Stored items
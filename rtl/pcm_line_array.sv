// pcm_line_array: one line-organised storage array of the cache.
//
// DEPTH rows of WIDTH bits. The row address is decoded (the wordline decoder)
// to select one row for a read or a write. Reads are synchronous: rd_data holds
// the row addressed in the cycle rd_en was high and keeps it until the next
// read. Writes are bit-masked: only bits with wr_mask set are changed, which is
// how a read-before-write PCM array writes just the cells that differ. A read
// and a write in the same cycle to the same row return the old contents. The
// same module holds the tag array, the data array, the narrow flags and the
// delta value array; storage cells are modelled as register bits and carry no
// reset (the controller clears what must start cleared).
module pcm_line_array #(
  parameter int unsigned DEPTH = 1024,
  parameter int unsigned WIDTH = 512
) (
  input  logic                     clk,
  input  logic                     rd_en,
  input  logic [$clog2(DEPTH)-1:0] rd_addr,
  output logic [WIDTH-1:0]         rd_data,
  input  logic                     wr_en,
  input  logic [$clog2(DEPTH)-1:0] wr_addr,
  input  logic [WIDTH-1:0]         wr_data,
  input  logic [WIDTH-1:0]         wr_mask
);
  logic [WIDTH-1:0] mem [DEPTH];

  always_ff @(posedge clk) begin
    if (rd_en) rd_data <= mem[rd_addr];
  end

  always_ff @(posedge clk) begin
    if (wr_en) begin
      for (int i = 0; i < WIDTH; i++) begin
        if (wr_mask[i]) mem[wr_addr][i] <= wr_data[i];
      end
    end
  end
endmodule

§ What this task involves: Only a number is needed here: the count of lines above that hold the string "cells".

§ Expected answer: 2